Obviously, over a 30-year marriage, we have had our sexual peaks and valleys, but in general our relationship and our sex life has been and continues to be very good.

I have done Google searches on meanings of dreams and have yet to find anything like these dreams. If anyone has any theories about this, I would appreciate your ideas.


----------



## brooklynAnn (Jun 29, 2015)

In the inner recesses of your mind, you might be an exhibitionist. Or, you may feel that your sexual activities are not up to par and questioning your abilities as a lover. Or your wife just talks a lot and you feel that she discusses your bedroom activities with other people. 

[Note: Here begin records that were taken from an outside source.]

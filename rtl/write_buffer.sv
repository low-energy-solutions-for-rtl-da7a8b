// write_buffer: FIFO of pending cache-line writes in front of the encoding
// memory controller.
//
// Each entry holds a destination line address and a LINE_BITS-bit cache line.
// Both sides use valid/ready handshakes; an entry moves when valid and ready
// are both high on a rising edge. in_ready is low when all DEPTH entries are
// occupied; out_valid is high while at least one is. A write into a full
// buffer and a read from an empty one are impossible by construction (checked
// by assertions). Data leaves in arrival order; the head entry is driven from
// the storage array directly, so an entry written at edge t can leave at edge
// t+1. The depth is this design's choice.
module write_buffer #(
  parameter int unsigned LINE_BITS = 512,
  parameter int unsigned ADDR_W    = 6,
  parameter int unsigned DEPTH     = 8,
  localparam int unsigned PW = (DEPTH > 1) ? $clog2(DEPTH) : 1
) (
  input  logic                 clk,
  input  logic                 rst_n,
  input  logic                 in_valid,
  output logic                 in_ready,
  input  logic [ADDR_W-1:0]    in_addr,
  input  logic [LINE_BITS-1:0] in_line,
  output logic                 out_valid,
  input  logic                 out_ready,
  output logic [ADDR_W-1:0]    out_addr,
  output logic [LINE_BITS-1:0] out_line,
  output logic [PW:0]          level
);

  logic [ADDR_W-1:0]    addr_mem [DEPTH];
  logic [LINE_BITS-1:0] line_mem [DEPTH];
  logic [PW-1:0]        wp, rp;
  logic                 push, pop;

  assign in_ready  = (level != (PW+1)'(DEPTH));
  assign out_valid = (level != '0);
  assign push      = in_valid && in_ready;
  assign pop       = out_valid && out_ready;
  assign out_addr  = addr_mem[rp];
  assign out_line  = line_mem[rp];

  function automatic logic [PW-1:0] nxt(logic [PW-1:0] p);
    return (p == PW'(DEPTH - 1)) ? '0 : p + 1'b1;
  endfunction

  always_ff @(posedge clk or negedge rst_n) begin
    if (!rst_n) begin
      wp    <= '0;
      rp    <= '0;
      level <= '0;
    end else begin
      if (push) wp <= nxt(wp);
      if (pop)  rp <= nxt(rp);
      level <= level + (PW+1)'(push) - (PW+1)'(pop);
    end
  end

  always_ff @(posedge clk) begin
    if (push) begin
      addr_mem[wp] <= in_addr;
      line_mem[wp] <= in_line;
    end
  end

  a_no_overflow:  assert property (@(posedge clk) disable iff (!rst_n) level <= (PW+1)'(DEPTH));
  a_valid_stable: assert property (@(posedge clk) disable iff (!rst_n)
                                   out_valid && !out_ready |=> out_valid);

endmodule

I never dream of having sex with my H. I am usually looking for him, trying to find him or hold on to him. I just had a 30 mins convo with DD about her dreaming of ants crawling on her and around her room. 

Keep a dream log and make notes of your though process when you have these dreams.


----------



## Lostinthought61 (Nov 5, 2013)

tell me something of the two of you who is more clinical in their love making? and who is more passionate?


----------



## EVG39 (Jun 4, 2015)

Count on me to be a cynic but while dreams serve a purpose in helping you process emotions you aren't able to do in your waking hours there generally is no inherent prophetic or future meaning. The images produced in your dreams are just bits and pieces of memories floating around in your brain. And if this scientific theory is correct what do you think you might be processing in those dreams? I have a theory but it's pretty obvious so maybe you could go first and see if it matches.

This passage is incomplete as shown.